Train & Test¶
A simple approach to estimating the quality of a model is the train and test protocol.
A model can be trained with the train
method, and evaluated with the evaluate
method. Here, we train a model on a training dataset, and evaluate it on a separate test dataset.
import ydf
import pandas as pd
# Download a classification dataset and load it as a Pandas DataFrame.
ds_path = "https://raw.githubusercontent.com/google/yggdrasil-decision-forests/main/yggdrasil_decision_forests/test_data/dataset"
train_ds = pd.read_csv(f"{ds_path}/adult_train.csv")
test_ds = pd.read_csv(f"{ds_path}/adult_test.csv")
# Print the first 5 training examples
train_ds.head(5)
age | workclass | fnlwgt | education | education_num | marital_status | occupation | relationship | race | sex | capital_gain | capital_loss | hours_per_week | native_country | income | |
---|---|---|---|---|---|---|---|---|---|---|---|---|---|---|---|
0 | 44 | Private | 228057 | 7th-8th | 4 | Married-civ-spouse | Machine-op-inspct | Wife | White | Female | 0 | 0 | 40 | Dominican-Republic | <=50K |
1 | 20 | Private | 299047 | Some-college | 10 | Never-married | Other-service | Not-in-family | White | Female | 0 | 0 | 20 | United-States | <=50K |
2 | 40 | Private | 342164 | HS-grad | 9 | Separated | Adm-clerical | Unmarried | White | Female | 0 | 0 | 37 | United-States | <=50K |
3 | 30 | Private | 361742 | Some-college | 10 | Married-civ-spouse | Exec-managerial | Husband | White | Male | 0 | 0 | 50 | United-States | <=50K |
4 | 67 | Self-emp-inc | 171564 | HS-grad | 9 | Married-civ-spouse | Prof-specialty | Wife | White | Female | 20051 | 0 | 30 | England | >50K |
model = ydf.RandomForestLearner(label="income").train(train_ds)
evaluation = model.evaluate(test_ds)
evaluation
Train model on 22792 examples Model trained in 0:00:01.169327
Label \ Pred | <=50K | >50K |
---|---|---|
<=50K | 6976 | 436 |
>50K | 873 | 1484 |
Test metrics are a useful way to compare the quality of models. We have already trained a Random Forest model. Now, let's train a Gradient Boosted Tree model and see which one performs better.
Note: In practice, we may want to tune the hyperparameters of the model. However, for the sake of simplicity, we will use the default hyperparameters of the learners.
model_2 = ydf.GradientBoostedTreesLearner(label="income").train(train_ds)
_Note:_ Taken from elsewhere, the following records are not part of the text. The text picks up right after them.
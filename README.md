# SEA_{n,b}: a scalable block cipher core, one round per clock

SEA (Scalable Encryption Algorithm) is a small Feistel block cipher built
for devices with very little logic or code space: RFID tags, sensor nodes,
smart cards. It needs no tables and no multiplier. Each round uses only
word-wise addition, AND/OR/XOR and rotations. Its unusual feature is that
everything is a parameter: the block and key size `n`, the word size `b`, and
the number of rounds `nr`. This RTL keeps that property. One SystemVerilog
description gives SEA_{24,4}, SEA_{48,8}, SEA_{96,8} or any other legal size
through three module parameters.

The architecture is a *loop* (iterative) core. It has one register for the
data state and one for the key state. A combinational data round and a
combinational key-schedule round sit between them, and each clock cycle
computes one of each. Encryption and decryption share the datapath and the
key schedule. A block of any size takes `nr` cycles.

## Sizes and parameters

| parameter | meaning | default | rule |
|---|---|---|---|
| `N` | block size and key size, bits | 48 | multiple of `6*B` |
| `B` | word size, bits | 8 | |
| `NR` | number of rounds | `sea_pkg::sea_rounds(N,B)` = 51 | odd, at least 3 |

A block is split into halves L and R of `N/2` bits. Each half holds
`nb = N/(2B)` words, numbered from 0 at the least significant end. The S-box
and bit rotation work on groups of three words, so `nb` must be a multiple of
3, which is why `N` must be a multiple of `6B`.

The default round count follows the cipher's own rule,
`nr = 3n/4 + 2(nb + floor(b/2))`, raised to the next odd number
(SEA_{48,8}: 50, so 51). The core needs an odd `NR`, for the key-schedule
reason given below. You can set `NR` by hand (more rounds for margin, fewer
for experiments), as long as it is odd.

The default size SEA_{48,8} is this implementation's choice, based on the
48-bit blocks the design was demonstrated with. Nothing in the RTL depends on
it.

## The round functions

Three word-level operations, plus two fixed wire permutations:

* **`+`**: addition modulo 2^b, word by word, with no carry between words
  (`sea_word_add`).
* **S**: a 3-bit S-box, S = {0,5,6,7,4,3,1,2}, applied across words 3i, 3i+1
  and 3i+2. Bit j of each of the three words forms one 3-bit input, with
  word 3i+2 as the MSB. It is computed in bit-sliced form (`sea_sbox`): three
  whole-word operations, each using the result of the previous one:
  `x0 ^= x2 & x1;  x1 ^= x2 & x0;  x2 ^= x0 | x1`.
* **r**: bit rotation (`sea_bit_rot`). In each group of three words, word 3i
  is rotated right by one bit and word 3i+2 is rotated left by one bit.
* **R**: word rotation (`sea_word_rot`). Word i moves to position i+1, and
  the top word wraps to position 0. R^-1 goes the other way.

From these three, the rounds are built:

| round | left out | right out |
|---|---|---|
| FE (encrypt), `sea_data_round` | R | R(L) ^ r(S(R + K)) |
| FD (decrypt), `sea_data_round` | R | R^-1(L ^ r(S(R + K))) |
| FK (key), `sea_key_round` | KR | KL ^ R(r(S(KR + C(i)))) |

`C(i)` is a half-width constant that is zero except for word 0, which holds
the round number i (modulo 2^b). FD undoes FE once the two halves are
exchanged, so one adder, S-box and bit rotation serve both directions. A
single `decrypt` select chooses where the word rotation goes and which value
is written back.

## The key schedule: why it runs forwards and backwards

This is the subtle part of the core. The key is never expanded into a
table. The key state (KL, KR) is updated on the fly, once per cycle. Let
`h = floor(NR/2)`. Round i runs as follows:

| round i | data round keyed with | key update after the round | constant |
|---|---|---|---|
| 1 .. h-1 | KR | FK | C(i) |
| h | KR | FK, then exchange KL and KR | C(h) |
| h+1 | KR | FK | C(NR-i) = C(h) |
| h+2 .. NR-1 | KL | FK | C(NR-i) |
| NR | KL | exchange KL and KR only | none |

FK is a Feistel round. Exchanging the halves and applying FK again with the
same constant therefore gives back the exchanged previous state. After the
middle exchange, the second half of the schedule uses the constants
h, h-1, .., 1, which retraces the first half back to the starting key.
Because `NR` is odd, the round keys used by rounds 1..NR read the same
forwards and backwards.

Two consequences:

* **Decryption needs no separate key schedule.** Decryption applies the round
  keys in reverse order, which here is the same order. So the decryptor loads
  the same key, runs the same controller and only switches the data round to
  FD.
* **The key register ends where it started.** After the last round exchanges
  the halves once more, KL/KR hold the loaded key again. The testbench checks
  this after every block.

The middle exchange is applied when K_h is written. This means the exchanged
state already keys data round h+1. That follows the cipher's description,
in which the whole key schedule, including the exchange, comes before the
data rounds. The final exchange comes after round NR has used its key.

## Interface and timing (`sea_core`)

| port | dir | width | |
|---|---|---|---|
| `clk`, `rst_n` | in | 1 | clock; asynchronous active-low reset |
| `start` | in | 1 | one-cycle request; ignored while `busy` |
| `decrypt` | in | 1 | 0 encrypt, 1 decrypt; captured with `start` |
| `key_in` | in | N | key, KL in the upper half |
| `data_in` | in | N | text, L in the upper half |
| `data_out` | out | N | R_NR & L_NR (halves exchanged at the output) |
| `busy` | out | 1 | high for the NR round cycles |
| `done` | out | 1 | one-cycle pulse; `data_out` is valid from here until the next start |

```
cycle      0     1     2    ...   NR    NR+1
start    /‾‾‾‾\_______________ .../‾‾‾‾\___   (next start may come here)
busy     ______/‾‾‾‾‾‾‾‾‾‾‾ ...‾‾\_____/‾‾‾
round i          1     2    ...  NR
done     ___________________ .../‾‾‾‾\___
```

The edge that samples `start` loads the registers. The next NR edges each
compute one round. `done` is raised by the NR-th of those edges, and a new
`start` is accepted in that same cycle. A stream of blocks therefore costs
NR+1 cycles per block: 52 cycles per 48-bit block at the default size.

`start`, `busy`, `done` and the parallel ports are this implementation's
choices. The published design reports far fewer bonded I/O pins (103) than
three parallel 48-bit buses need (150). How it shared its pins is not known,
so no serial loading was invented here.

Immediate assertions in `sea_core` and `sea_ctrl` check that `done` never
comes while busy, that no block is loaded over a running one, and that the
round index stays in 1..NR.

## Modules

```
sea_core            top: data and key registers, key-half select
├── sea_ctrl        IDLE/RUN machine, round counter, constants, exchanges
├── sea_data_round  FE / FD
│   ├── sea_word_add, sea_sbox, sea_bit_rot
│   └── sea_word_rot (R and R^-1)
└── sea_key_round   FK with bypass and exchange
    ├── sea_word_add, sea_sbox, sea_bit_rot
    └── sea_word_rot
sea_pkg             sea_words(), sea_rounds()
```

At the default size, generic synthesis gives 105 flip-flop bits (96 for the
data and key state, 1 for the mode, 8 for the controller). It also gives two
sets of three 8-bit adders, two S-box layers and the muxes.

## How far to trust it

* The round functions, the S-box, the rotations and the constant C(i) follow
  the published SEA specification. The schedule of exchanges and key halves
  follows the cipher's pseudo-code. The core has not been checked against
  published known-answer vectors. It is checked against a reference model
  written separately (`tb/sea_ref_pkg.sv`). The
  ordering choices listed next could make it differ from another SEA
  implementation. Check those against a known-answer vector before you rely
  on interoperability.
* Points where a choice had to be made: word 0 is the least significant word.
  S-box bit order is word 3i+2 = MSB. The middle exchange is applied before
  round h+1 uses KR. C(i) sits in word 0.
* Decryption inverts encryption in every test: every block the testbenches
  encrypt is decrypted back and compared.
* Only the 48-bit block of the published waveforms is known from the
  original design. Its key was not published, so the tests pair that block
  with a chosen key.

## Simulating

All testbenches are self-checking. Each prints
`TB_RESULT checks=N failures=M` and ends with `$finish`. With plain Verilator:

```
verilator --binary --timing --assert -Irtl -Itb -y rtl -y tb \
    rtl/sea_pkg.sv tb/sea_ref_pkg.sv tb/tb_sea_core.sv \
    --top-module tb_sea_core -o sim
./obj_dir/sim
```

| testbench | what it covers |
|---|---|
| `tb_sea_core` | default size, no overrides: 43 encrypt+decrypt pairs plus random decryptions against the model; latency, key restored, ignored start, back-to-back start, middle/final exchange counts |
| `tb_sea_core_sizes` | SEA_{24,4}, {36,6}, {48,8}, {96,8}, {96,16}, {144,8} against the model |
| `tb_sea_ctrl` | cycle-by-cycle schedule for NR = 51 and NR = 9 |
| `tb_sea_data_round` | FE/FD against the model; FD(FE(x)) = x |
| `tb_sea_key_round` | FK, bypass and exchange; the walk-back property |
| `tb_sea_sbox` | the S-box table at every bit position; random words |
| `tb_sea_word_add` | carry isolation between words |

`sea_ref_pkg` holds the model. It applies the S-box by table lookup rather
than in bit-sliced form. It computes the whole key schedule before encrypting,
in the order the cipher's definition gives, and decrypts with explicitly reversed
round keys. It handles any `n` up to 256 at run time.

To change the size, override `N` and `B` (and `NR` if wanted) on `sea_core`.
An illegal combination stops elaboration with an `$error`.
evaluation_2 = model_2.evaluate(test_ds)
Train model on 22792 examples Model trained in 0:00:03.561738
Let's look at the test metrics:
print(f"""\
Test accuracy:
Random Forest: {evaluation.accuracy:.4f}
Gradient Boosted Trees: {evaluation_2.accuracy:.4f}
Test AUC:
Random Forest: {evaluation.characteristics[0].auc:.4f}
Gradient Boosted Trees: {evaluation_2.characteristics[0].auc:.4f}
""")
Test accuracy: Random Forest: 0.8660 Gradient Boosted Trees: 0.8739 Test AUC: Random Forest: 0.9087 Gradient Boosted Trees: 0.9296
It looks like for this dataset the Gradient Boosted Trees model with default hyper-parameters is better than the Random Forest.